+++ EXERCISE DATA +++

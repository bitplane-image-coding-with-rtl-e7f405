// bpc_ref_pkg - behavioural reference model of BPC-PaCo coding, for the
// testbenches.
//
// A plain procedural rendering of the coding method, written independently of
// the RTL: loops over bitplanes, passes, rows, column halves and stripes, with
// the arithmetic coder of each stripe applied in stripe order within a step
// (which is what fixes the slot order of the bitstream). It produces the
// expected bitstream, the expected length after every pass and the expected
// decoded codeblock for any truncation of the stream.
package bpc_ref_pkg;

  class bpc_ref #(
    int unsigned T     = 4,
    int unsigned ROWS  = 8,
    int unsigned W     = 16,
    int unsigned PHAT  = 7,
    int unsigned MAG_W = 8,
    int unsigned NSUB  = 16
  );
    localparam int unsigned COLS = 2 * T;

    int unsigned mag  [ROWS][COLS];
    bit          neg  [ROWS][COLS];
    int unsigned prob [NSUB][MAG_W][14];

    // results of encode()
    int unsigned bs[$];
    int unsigned pass_len[$];
    int unsigned n_symbols, n_sign_steps, n_multi_finish_steps;

    // coder and coding state
    int unsigned S[T], L[T], I[T], slot[T];
    bit sig[ROWS][COLS], nw[ROWS][COLS], vis[ROWS][COLS];
    int unsigned finished_in_step;

    // decoder results
    int unsigned dmag [ROWS][COLS];
    bit          dneg [ROWS][COLS];
    int unsigned rd_ptr, limit;
    bit          stopped;

    function int unsigned nbp();
      int unsigned o = 0;
      foreach (mag[r, c]) o |= mag[r][c];
      nbp = 0;
      for (int b = 0; b < 32; b++) if (o[b]) nbp = b + 1;
    endfunction

    function bit s_at(int y, int x);
      if (y < 0 || y >= ROWS || x < 0 || x >= COLS) return 0;
      return sig[y][x];
    endfunction

    function int chi(int y, int x, bit dec);
      if (!s_at(y, x)) return 0;
      if (dec) return dneg[y][x] ? -1 : 1;
      return neg[y][x] ? -1 : 1;
    endfunction

    function int unsigned ctx_sig(int y, int x);
      ctx_sig = 0;
      for (int dy = -1; dy <= 1; dy++)
        for (int dx = -1; dx <= 1; dx++)
          if (dy != 0 || dx != 0) ctx_sig += s_at(y + dy, x + dx);
    endfunction

    function int unsigned ctx_sign(int y, int x, bit dec);
      int v = chi(y - 1, x, dec) + chi(y + 1, x, dec);
      int hh = chi(y, x - 1, dec) + chi(y, x + 1, dec);
      if ((v > 0 && hh > 0) || (v < 0 && hh < 0)) return 0;
      if (v == 0 && hh != 0) return 1;
      if (v != 0 && hh == 0) return 2;
      return 3;
    endfunction

    function void enc_sym(int t, bit c, int unsigned p);
      longint unsigned lo;
      if (S[t] == 0) begin
        slot[t] = bs.size();
        bs.push_back(0);
        L[t] = 0;
        S[t] = (1 << W) - 1;
      end
      lo = (longint'(S[t]) * p) >> PHAT;
      if (!c) S[t] = lo;
      else begin
        L[t] = L[t] + lo + 1;
        S[t] = S[t] - lo - 1;
      end
      n_symbols++;
      if (S[t] == 0) begin
        bs[slot[t]] = L[t];
        finished_in_step++;
      end
    endfunction

    // Returns 0 when the stream is exhausted.
    function bit dec_sym(int t, int unsigned p, output bit c);
      longint unsigned f;
      if (S[t] == 0) begin
        if (rd_ptr >= limit) return 0;
        I[t] = bs[rd_ptr];
        rd_ptr++;
        L[t] = 0;
        S[t] = (1 << W) - 1;
      end
      f = ((longint'(S[t]) * p) >> PHAT) + 1;
      if (I[t] >= L[t] + f) begin
        c = 1;
        L[t] = L[t] + f;
        S[t] = S[t] - f;
      end else begin
        c = 0;
        S[t] = f - 1;
      end
      return 1;
    endfunction

    // One coding run. dec = 0 encodes mag/neg into bs; dec = 1 decodes bs
    // (first lim words) into dmag/dneg.
    function void run(int unsigned sub, bit dec, int unsigned nb, int unsigned lim);
      bit code[T], bitv[T], sneed[T], sval[T];
      int unsigned sctx[T];
      bit c;
      foreach (sig[r, x]) begin
        sig[r][x] = 0; dmag[r][x] = 0; dneg[r][x] = 0;
      end
      foreach (S[t]) S[t] = 0;
      if (!dec) begin
        bs.delete();
        pass_len.delete();
        n_symbols = 0; n_sign_steps = 0; n_multi_finish_steps = 0;
      end
      rd_ptr = 0; limit = lim; stopped = 0;
      for (int j = int'(nb) - 1; j >= 0; j--) begin
        foreach (nw[r, x]) begin nw[r][x] = 0; vis[r][x] = 0; end
        for (int ps = (j == int'(nb) - 1) ? 2 : 0; ps <= 2; ps++) begin
          for (int y = 0; y < int'(ROWS); y++) begin
            for (int h = 0; h < 2; h++) begin
              bit any_sign = 0;
              for (int t = 0; t < int'(T); t++) begin
                int x = 2 * t + h;
                case (ps)
                  0: code[t] = !sig[y][x] && ctx_sig(y, x) != 0;
                  1: code[t] = sig[y][x] && !nw[y][x];
                  default: code[t] = !sig[y][x] && !vis[y][x];
                endcase
                bitv[t] = mag[y][x][j];
                sctx[t] = ctx_sign(y, x, dec);
              end
              finished_in_step = 0;
              for (int t = 0; t < int'(T); t++) begin
                int x = 2 * t + h;
                if (!code[t]) continue;
                if (dec) begin
                  if (!dec_sym(t, prob[sub][j][ps == 1 ? 13 : ctx_sig(y, x)], c)) begin
                    stopped = 1; return;
                  end
                  bitv[t] = c;
                end else begin
                  enc_sym(t, bitv[t], prob[sub][j][ps == 1 ? 13 : ctx_sig(y, x)]);
                end
              end
              if (finished_in_step > 1) n_multi_finish_steps++;
              for (int t = 0; t < int'(T); t++) begin
                int x = 2 * t + h;
                if (ps == 0 && code[t]) vis[y][x] = 1;
                if (code[t] && dec) dmag[y][x][j] = bitv[t];
                sneed[t] = (ps != 1) && code[t] && bitv[t];
                if (sneed[t]) begin sig[y][x] = 1; nw[y][x] = 1; any_sign = 1; end
              end
              if (any_sign) n_sign_steps++;
              finished_in_step = 0;
              for (int t = 0; t < int'(T); t++) begin
                if (!sneed[t]) continue;
                if (dec) begin
                  if (!dec_sym(t, prob[sub][j][9 + sctx[t]], c)) begin
                    stopped = 1; return;
                  end
                  sval[t] = !c;
                end else begin
                  enc_sym(t, !neg[y][2 * t + h], prob[sub][j][9 + sctx[t]]);
                end
              end
              if (finished_in_step > 1) n_multi_finish_steps++;
              if (dec)
                for (int t = 0; t < int'(T); t++)
                  if (sneed[t]) dneg[y][2 * t + h] = sval[t];
            end
          end
          if (!dec) pass_len.push_back(bs.size());
        end
      end
      if (!dec)
        for (int t = 0; t < int'(T); t++)
          if (S[t] != 0) bs[slot[t]] = L[t];
    endfunction

    function void encode(int unsigned sub);
      run(sub, 0, nbp(), 0);
    endfunction

    function void decode(int unsigned sub, int unsigned nb, int unsigned lim);
      run(sub, 1, nb, lim);
    endfunction

    // Random codeblock: magnitudes with a geometric-like spread of sizes, so
    // that bitplanes differ in density as in wavelet data.
    function void random_block(int unsigned max_bits, int unsigned zero_pct);
      foreach (mag[r, c]) begin
        int unsigned nbits = $urandom_range(max_bits, 0);
        mag[r][c] = ($urandom_range(99, 0) < zero_pct) ? 0 :
                    ($urandom() & ((1 << nbits) - 1));
        neg[r][c] = $urandom_range(1, 0);
      end
    endfunction

    function void random_lut(int unsigned lo, int unsigned hi);
      foreach (prob[s, j, k]) prob[s][j][k] = $urandom_range(hi, lo);
    endfunction
  endclass

endpackage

+++

## ACTIVITY
Within the listing above, extract exactly the lines from the line with "int unsigned prob [NSUB][MAG_W][14];" to the line with "if (v != 0 && hh == 0) return 2;", the two named lines included, and no others.

## SOLUTION FOR THIS TASK
    int unsigned prob [NSUB][MAG_W][14];

    // results of encode()
    int unsigned bs[$];
    int unsigned pass_len[$];
    int unsigned n_symbols, n_sign_steps, n_multi_finish_steps;

    // coder and coding state
    int unsigned S[T], L[T], I[T], slot[T];
    bit sig[ROWS][COLS], nw[ROWS][COLS], vis[ROWS][COLS];
    int unsigned finished_in_step;

    // decoder results
    int unsigned dmag [ROWS][COLS];
    bit          dneg [ROWS][COLS];
    int unsigned rd_ptr, limit;
    bit          stopped;

    function int unsigned nbp();
      int unsigned o = 0;
      foreach (mag[r, c]) o |= mag[r][c];
      nbp = 0;
      for (int b = 0; b < 32; b++) if (o[b]) nbp = b + 1;
    endfunction

    function bit s_at(int y, int x);
      if (y < 0 || y >= ROWS || x < 0 || x >= COLS) return 0;
      return sig[y][x];
    endfunction

    function int chi(int y, int x, bit dec);
      if (!s_at(y, x)) return 0;
      if (dec) return dneg[y][x] ? -1 : 1;
      return neg[y][x] ? -1 : 1;
    endfunction

    function int unsigned ctx_sig(int y, int x);
      ctx_sig = 0;
      for (int dy = -1; dy <= 1; dy++)
        for (int dx = -1; dx <= 1; dx++)
          if (dy != 0 || dx != 0) ctx_sig += s_at(y + dy, x + dx);
    endfunction

    function int unsigned ctx_sign(int y, int x, bit dec);
      int v = chi(y - 1, x, dec) + chi(y + 1, x, dec);
      int hh = chi(y, x - 1, dec) + chi(y, x + 1, dec);
      if ((v > 0 && hh > 0) || (v < 0 && hh < 0)) return 0;
      if (v == 0 && hh != 0) return 1;
      if (v != 0 && hh == 0) return 2;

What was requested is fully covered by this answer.